Heat pan with a couple/three tblsp oil and fry cubes until crispy on outside. Remove from pan with slotted spoon and place on rack over paper towels to drain.

Preheat oven to 225. Place rack in roaster and fill roaster with leftover marinade juice. Add water if needed so that there's plenty of liquid in the pan but not so much that it rises above the rack. Put fried cubes on rack and slow braise, covered, for about 2 hours. You can baste occasionally if you feel like it but it's not required.

When done, the meat should almost fall apart like pulled pork (since it's the same braising technique). The difference is the fried crust.

Serve with spanish rice, refried beans or black beans and tortillas.

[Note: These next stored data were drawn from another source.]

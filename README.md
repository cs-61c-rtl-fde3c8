# Single-cycle MIPS-subset processor

A processor that runs every instruction in one clock cycle. It supports seven
MIPS instructions: `add`, `sub`, `ori`, `lw`, `sw`, `beq` and `j`. There is no
pipeline and no multi-cycle sequencing. The instruction at PC is read, decoded,
executed and retired within one period. PC, the register file and data memory
all update together at the rising clock edge that ends the period. CPI is
exactly 1. The clock period must cover the slowest path:
instruction memory → register read → ALU → data memory → register write (`lw`).

The design splits into two parts:

* a **datapath** of standard components (register file, ALU, extender, data
  memory, three multiplexers and an instruction fetch unit), and
* a **controller**: a purely combinational decoder that turns the opcode and
  function fields into the datapath's nine control points.

## Instruction formats and semantics

```
R-type  op[31:26] rs[25:21] rt[20:16] rd[15:11] shamt[10:6] funct[5:0]
I-type  op[31:26] rs[25:21] rt[20:16] imm16[15:0]
J-type  op[31:26] target[25:0]
```

| instr | op      | funct   | register transfer                                     |
|-------|---------|---------|-------------------------------------------------------|
| add   | 000000  | 100000  | R[rd] = R[rs] + R[rt]                                 |
| sub   | 000000  | 100110  | R[rd] = R[rs] − R[rt]                                 |
| ori   | 001101  | –       | R[rt] = R[rs] \| ZeroExt(imm16)                       |
| lw    | 100011  | –       | R[rt] = M[R[rs] + SignExt(imm16)]                     |
| sw    | 101011  | –       | M[R[rs] + SignExt(imm16)] = R[rt]                     |
| beq   | 000100  | –       | if R[rs] == R[rt]: PC = PC + 4 + SignExt(imm16)·4     |
| j     | 000010  | –       | PC = {PC[31:28], target, 00}                          |

Every other instruction sets PC = PC + 4.

**Compatibility note.** The `sub` function code is `100110`, as this design
defines it. Stock MIPS uses `100010` for `sub` (and `100110` for `xor`). To run
standard MIPS binaries, change `FUNCT_SUB` in `rtl/mips_pkg.sv`; the testbench
helper `tb/mips_tb_pkg.sv` holds its own copy (`T_FN_SUB`). The jump takes
its top four bits from the current PC, not from PC + 4 as stock MIPS does. The
two differ only for a jump in the last word of a 256 MB region.

## The datapath, one cycle

`rtl/datapath.sv` wires the components like this:

1. **Fetch.** The instruction fetch unit (`ifu`) presents `instr = IMEM[PC]`.
2. **Register read.** `busA = R[rs]` and `busB = R[rt]`. Both read ports are
   combinational.
3. **Immediate.** The `extender` widens imm16. It fills with zeros when
   `ExtOp = 0` (ori) and with bit 15 when `ExtOp = 1` (lw, sw).
4. **ALU.** The **ALUSrc** mux picks the second operand: busB (0) or the
   immediate (1). The `alu` computes ADD, SUB or OR. Its `equal` output is 1
   when the result is zero, so under SUB it means busA == busB.
5. **Memory.** `data_mem` is addressed by the ALU result. Data In is busB, so
   `sw` stores R[rt]. The write is enabled by **MemWr**.
6. **Write back.** The **MemtoReg** mux puts the ALU result (0) or the memory
   word (1) on busW. The **RegDst** mux picks rt (0) or rd (1) as the
   destination. The register file writes when **RegWr** is 1.
7. **Next PC.** The fetch unit picks the next PC from **nPC_sel**, Equal and
   **Jump**.

Nothing is latched mid-cycle. The register file, data memory and PC register
all write at the same rising edge. Their read sides are combinational, so the
values settle during the following cycle.

## The instruction fetch unit

`rtl/ifu.sv` holds the PC register and the instruction memory. Instructions
are word aligned, so the register stores only PC[31:2] and PC[1:0] is always
`00`. Two adders run in parallel:

* `PC + 4`, and
* `PC + 4 + (SignExt(imm16) << 2)`, where the "PC Ext" block does the sign
  extension and the ×4.

The branch mux takes the branch target only when `nPC_sel AND Equal`:

| nPC_sel | Equal | next PC            |
|---------|-------|--------------------|
| 0       | x     | PC + 4             |
| 1       | 0     | PC + 4             |
| 1       | 1     | branch target      |

So the controller does not need to know the outcome. It only says "this is a
branch", and the ALU's Equal decides. A second mux after the branch mux
selects the jump target `{PC[31:28], target, 00}` when `Jump = 1`.

## The controller

`rtl/control.sv` works like a two-plane PLA.

* **AND plane.** Each instruction gets one line: `add`, `sub`, `ori`, `lw`,
  `sw`, `beq`, `jump`. The line is true when op matches. For `add` and `sub`,
  the op must be 000000 and funct must match too.
* **OR plane.** Each control point is the OR of the instructions that need it:

```
RegDst   = add + sub              ALUSrc    = ori + lw + sw
MemtoReg = lw                     RegWrite  = add + sub + ori + lw
MemWrite = sw                     nPCsel    = beq
Jump     = jump                   ExtOp     = lw + sw
ALUctr[0] = sub + beq             ALUctr[1] = ori      (00 ADD, 01 SUB, 10 OR)
```

The full truth table, with x for "don't care":

| signal   | add | sub | ori | lw  | sw  | beq | j   |
|----------|-----|-----|-----|-----|-----|-----|-----|
| RegDst   | 1   | 1   | 0   | 0   | x   | x   | x   |
| ALUSrc   | 0   | 0   | 1   | 1   | 1   | 0   | x   |
| MemtoReg | 0   | 0   | 0   | 1   | x   | x   | x   |
| RegWrite | 1   | 1   | 1   | 1   | 0   | 0   | 0   |
| MemWrite | 0   | 0   | 0   | 0   | 1   | 0   | 0   |
| nPCsel   | 0   | 0   | 0   | 0   | 0   | 1   | 0   |
| Jump     | 0   | 0   | 0   | 0   | 0   | 0   | 1   |
| ExtOp    | x   | x   | 0   | 1   | 1   | x   | x   |
| ALUctr   | ADD | SUB | OR  | ADD | ADD | SUB | x   |

The OR-plane equations set every x entry to 0. An unknown opcode or function
code raises no AND line. Nothing is then written and PC advances by 4, so
unknown instructions act as no-ops. The control points travel to the datapath
as one packed struct, `mips_pkg::ctrl_t`. Immediate assertions in the
controller check three rules. At most one instruction line is active. No
instruction writes both a register and memory. No instruction is both a
branch and a jump.

## Choices made in this implementation

These points are this implementation's own choices:

* **Reset.** Asynchronous and active low (`rst_n`). It sets PC to 0 and
  clears all 32 registers. Memory contents are not reset.
* **Register 0.** Reads as zero and ignores writes (the MIPS convention).
* **Memories.** Instruction and data memory each hold 1024 32-bit words
  (`IMEM_DEPTH`, `DMEM_DEPTH`). Only whole words are accessed. Address bits
  1:0 are ignored, and addresses past the end wrap around. Both read
  combinationally, which a single-cycle design needs. The data memory writes
  at the rising edge.
* **Program loading.** The instruction memory has a separate write port
  (`prog_we`, `prog_addr`, `prog_wdata`) that the top brings out. Load the
  program while reset is held.
* **Arithmetic.** No overflow detection. `add` and `sub` wrap modulo 2³².
* **ALU code 11.** Unused; the ALU outputs zero for it.

## Files

| file | contents |
|------|----------|
| `rtl/mips_pkg.sv` | opcodes, function codes, `alu_ctr_e`, `ctrl_t`, field extractors |
| `rtl/single_cycle_cpu.sv` | top: controller + datapath |
| `rtl/control.sv` | AND/OR-plane controller |
| `rtl/datapath.sv` | datapath wiring |
| `rtl/ifu.sv` | PC, next-PC logic, instruction memory instance |
| `rtl/inst_mem.sv`, `rtl/data_mem.sv` | memories |
| `rtl/regfile.sv` | 32 × 32 register file |
| `rtl/alu.sv`, `rtl/extender.sv`, `rtl/mux2.sv` | datapath components |
| `tb/*_tb.sv` | one self-checking testbench per module |
| `tb/mips_tb_pkg.sv` | instruction encoders and an instruction-level reference model |

Top-level ports of `single_cycle_cpu`: `clk`, `rst_n`, `prog_we`,
`prog_addr[31:0]`, `prog_wdata[31:0]`, and the outputs `pc[31:0]` and
`instr[31:0]`, which show the instruction executing in the current cycle.

## Verification

Each testbench checks its module against values it computes on its own. Each
prints `TB_RESULT checks=N failures=M` and has a watchdog.

* `single_cycle_cpu_tb` runs at the default sizes. It first runs a directed
  program: a store loop and a load-and-sum loop built from `sw`, `add`, `sub`,
  `beq` and `j`. The sum must be 55. The program also does a store and load
  with a negative offset, an `ori` whose immediate must zero-extend, and an
  ignored write to register 0. The testbench then runs eight programs of
  random instructions. A reference model (`mips_tb_pkg::mips_ref_model`) runs
  alongside. Every cycle the PC must match. After every edge all 32
  registers must match, which also confirms CPI = 1. Data memory is compared
  at the end of each program. The test fails unless every instruction, both
  `beq` outcomes and a register-0 write all occur. About 16,000 cycles take
  well under a second.
* `datapath_tb` runs the same programs on the datapath alone. It drives the
  control points from its own copy of the truth table and randomises the
  don't-care entries.
* The component testbenches cover reset, the register-0 rule, write timing,
  the ALU's Equal flag, zero and sign extension, every next-PC case, and all
  seven instructions plus random unknown codes for the controller.

The CPU and datapath testbenches reach inside the design by hierarchical name
in two places. They read the register array (`u_rf.regs`) and preset and read
the data memory array (`u_dmem.mem`). If you rename those instances or
arrays, update the testbenches too.

Simulating with Verilator:

```
verilator --binary --timing --assert -Wall -Wno-fatal --top-module single_cycle_cpu_tb \
  -y rtl -y tb +libext+.sv rtl/mips_pkg.sv tb/mips_tb_pkg.sv tb/single_cycle_cpu_tb.sv
./obj_dir/Vsingle_cycle_cpu_tb
```

For any other module, swap in `<module>_tb` for the top module and the file
name. Lint reports unused bits of the field-extractor function arguments in
`mips_pkg`. Those bits are unused by design; each extractor returns only its
own slice.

Set out lemons, limes, salsa fresca, guacamole and sour cream as serving condiments. Flan or custard for dessert.

PLEASE don't eat this like a burrito - it's not a to-go meal! Shred the meat and add condiments on top. Roll the tortilla and use it like an extra utensil/spoon.


----------



## shel (Dec 20, 2006)

I made this only once, and have not perfected it yet for my ingredients and taste, but it's a good recipe and one that you can certainly use to get started with or for ideas.

*Puerco Pibil*

5 tbsp annatto seeds 
2 tsp cumin seeds 
1 tbsp black pepper 
8 allspice 
1/2 tsp cloves 
2 habanero peppers, seeds/veins removed 
1/2 cup orange juice 
1/2 cup white vinegar 
2 tbsp salt 
8 cloves garlic 
5 lemons 
splash of the best tequila you can find 
5 lbs pork butt (shoulder), cut in 2" squares 
2-3 large banana leaves

Achiote Paste: Grind finely in a coffee grinder: annatto, cumin, pepper, allspice and cloves. In blender, combine: habanero peppers, orange juice, vinegar, salt, garlic. Add ground spices. Blend thoroughly. Juice the lemons into the blender. Add splash of tequila.

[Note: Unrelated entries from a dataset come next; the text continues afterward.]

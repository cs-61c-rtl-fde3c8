// Shared constants and types for the single-cycle MIPS-subset processor.
//
// The processor executes seven instructions: add, sub, ori, lw, sw, beq and j.
// This package holds the instruction-field positions, the opcode and function
// codes, the 2-bit ALU operation encoding (00 ADD, 01 SUB, 10 OR) and the
// bundle of control points that the controller drives into the datapath.
//
// The opcodes of add/sub (000000), ori (001101), sw (101011), beq (000100)
// and j (000010), the add function code (100000) and the ALU encoding are the
// values the design is specified with.  The lw opcode (100011) is the standard
// MIPS value.  The sub function code is kept as specified (100110); note that
// standard MIPS uses 100010 for sub, so change FUNCT_SUB to run stock MIPS
// binaries.
package mips_pkg;

  // Opcodes, instruction bits 31:26
  localparam logic [5:0] OP_RTYPE = 6'b000000;
  localparam logic [5:0] OP_ORI   = 6'b001101;
  localparam logic [5:0] OP_LW    = 6'b100011;
  localparam logic [5:0] OP_SW    = 6'b101011;
  localparam logic [5:0] OP_BEQ   = 6'b000100;
  localparam logic [5:0] OP_J     = 6'b000010;

  // Function codes of R-type instructions, instruction bits 5:0
  localparam logic [5:0] FUNCT_ADD = 6'b100000;
  localparam logic [5:0] FUNCT_SUB = 6'b100110;

  // ALU operation select (ALUctr)
  typedef enum logic [1:0] {
    ALU_ADD = 2'b00,
    ALU_SUB = 2'b01,
    ALU_OR  = 2'b10
  } alu_ctr_e;

  // Control points of the datapath
  typedef struct packed {
    logic     reg_dst;    // 0: write Rt, 1: write Rd
    logic     alu_src;    // 0: busB, 1: extended immediate
    logic     mem_to_reg; // 0: ALU result, 1: data memory output
    logic     reg_wr;     // 1: write the register file
    logic     mem_wr;     // 1: write the data memory
    logic     npc_sel;    // 1: branch instruction (taken when Equal)
    logic     jump;       // 1: jump instruction
    logic     ext_op;     // 0: zero-extend, 1: sign-extend imm16
    alu_ctr_e alu_ctr;    // ALU operation
  } ctrl_t;

  // Instruction field extraction
  function automatic logic [5:0] f_op(input logic [31:0] i);
    return i[31:26];
  endfunction
  function automatic logic [4:0] f_rs(input logic [31:0] i);
    return i[25:21];
  endfunction
  function automatic logic [4:0] f_rt(input logic [31:0] i);
    return i[20:16];
  endfunction
  function automatic logic [4:0] f_rd(input logic [31:0] i);
    return i[15:11];
  endfunction
  function automatic logic [5:0] f_funct(input logic [31:0] i);
    return i[5:0];
  endfunction
  function automatic logic [15:0] f_imm16(input logic [31:0] i);
    return i[15:0];
  endfunction
  function automatic logic [25:0] f_target(input logic [31:0] i);
    return i[25:0];
  endfunction

endpackage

Place pork in a large zip lock bag. Add achiote mixture to the bag, seal and mix thoroughly. Marinate for a few hours or over night. Line a baking pan with banana leaves. Place pork mixture in the center and wrap tightly in the leaves. Secure leaves with tooth picks. Cover pan with tin foil. Roast slowly at 325 degrees for 4 hours.

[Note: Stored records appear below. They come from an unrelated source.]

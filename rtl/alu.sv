// 32-bit ALU of the single-cycle processor.
//
// Computes A + B, A - B or A | B as selected by ALUctr (00 ADD, 01 SUB,
// 10 OR; the unused code 11 gives zero).  The Equal output is 1 when the
// result is zero; beq runs the ALU as a subtracter, so Equal then means
// busA == busB.  Overflow is not detected: the instruction subset has no
// trapping arithmetic, so add/sub wrap modulo 2^32 (design choice).
// Purely combinational.
module alu
  import mips_pkg::*;
(
  input  logic [31:0] a,
  input  logic [31:0] b,
  input  alu_ctr_e    alu_ctr,
  output logic [31:0] result,
  output logic        equal
);
  always_comb begin
    unique case (alu_ctr)
      ALU_ADD: result = a + b;
      ALU_SUB: result = a - b;
      ALU_OR:  result = a | b;
      default: result = '0;
    endcase
    equal = (result == '0);
  end
endmodule
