// Self-checking testbench for alu: ADD, SUB and OR on edge and random
// operands, and the Equal flag for equal and unequal operands under SUB.
module alu_tb;
  import mips_pkg::*;
  int checks = 0, failures = 0;
  logic [31:0] a, b, r;
  logic        eq;
  alu_ctr_e    op;

  alu dut (.a(a), .b(b), .alu_ctr(op), .result(r), .equal(eq));

  initial begin
    #100000;
    failures++;
    $display("TB_RESULT checks=%0d failures=%0d", checks, failures);
    $finish;
  end

  task automatic check(logic [31:0] x, logic [31:0] y, logic [1:0] code);
    longint unsigned e;
    a = x; b = y; op = alu_ctr_e'(code);
    #1;
    case (code)
      2'b00:   e = (longint'(x) + longint'(y)) & 64'hffff_ffff;
      2'b01:   e = (longint'(x) - longint'(y)) & 64'hffff_ffff;
      default: e = longint'(x | y);
    endcase
    checks++;
    if (r !== e[31:0]) begin
      failures++; $display("FAIL op=%b a=%h b=%h r=%h exp=%h", code, x, y, r, e[31:0]);
    end
    checks++;
    if (eq !== (e[31:0] == 0)) begin
      failures++; $display("FAIL equal op=%b a=%h b=%h eq=%b", code, x, y, eq);
    end
  endtask

  initial begin
    logic [31:0] v;
    check(32'hffff_ffff, 32'h1, 2'b00);
    check(32'h0, 32'h1, 2'b01);
    check(32'h8000_0000, 32'h8000_0000, 2'b01);
    check(32'hf0f0_0000, 32'h0000_0f0f, 2'b10);
    check(32'h0, 32'h0, 2'b10);
    for (int i = 0; i < 300; i++) begin
      v = $urandom;
      check($urandom, $urandom, 2'(i % 3));
      check(v, v, 2'b01);   // equal operands under SUB
    end
    $display("TB_RESULT checks=%0d failures=%0d", checks, failures);
    $finish;
  end
endmodule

From: "Once Upon a Time in Mexico" DVD featurette: Ten Minutes Cooking School - Robert Rodriguez

Shel


----------



## even stephen (Oct 10, 2005)

Shel,
I use a similar recipe, but, we call it Cochinita Pibil. From what 
I understand it originates from the Yucatan Peninsula. I use a 
little Jalapeno for the marinade and save the habaneros to mix 
with red onion and lime juice as a condiment. Classic versions use
Seville Oranges, but I substitute Naranga Agria(poor spelling)or
Ponzu. We do this dish in the oven as you described but also
in a small in-ground pit or hole with hot rocks or just the coals.
We buy or use old all cotton sheets and wrap it in 4 or 5 layers after 
marinating then dip the whole thing in water, drop it in the whole,
bury it put plastic sheet over the dirt and a little more dirt. 
7 or 8 hours later your in heaven. Pork butt is my preference. Carnitas
is something totally different to me. A slightly different marinade and
the meat is usually cut into strips and marinated. Recipes vary from 
place to place, but, the signature redness from the achiote is found
in most. The farther south you go especially on the pacific side you
find Carne al Pastor. Thats a whole different ball game. Wonderful though.
They use an almost kiln like oven with three sides. The impale large cutlets
of marinated pork and fresh pinapple onto a small pole that rotates and slow
cooks. The pineapple juice flows down and sweetens the meat. Then you
slice off small slices and quickly fry on a flat griddle. Soft good corn tortillas
and fresh salsa verde. Nothing better. Sorry, went on for a while


----------



## bill methatswho (May 9, 2013)

Robert Rodigues recipe from the special features of the DVD (Once upon a time in Mexico) seems really good and I have been wanting to try it for some time now--although I need to wimp it down since I like some heat but not too much--but Johnny Depp made it sound so good, and the ingredients look great. So, here it is:

Puerco Pibil is very versatile. You can have it with plain white rice, or shredded in tortillas with some salsa and avocado, or as taco filling.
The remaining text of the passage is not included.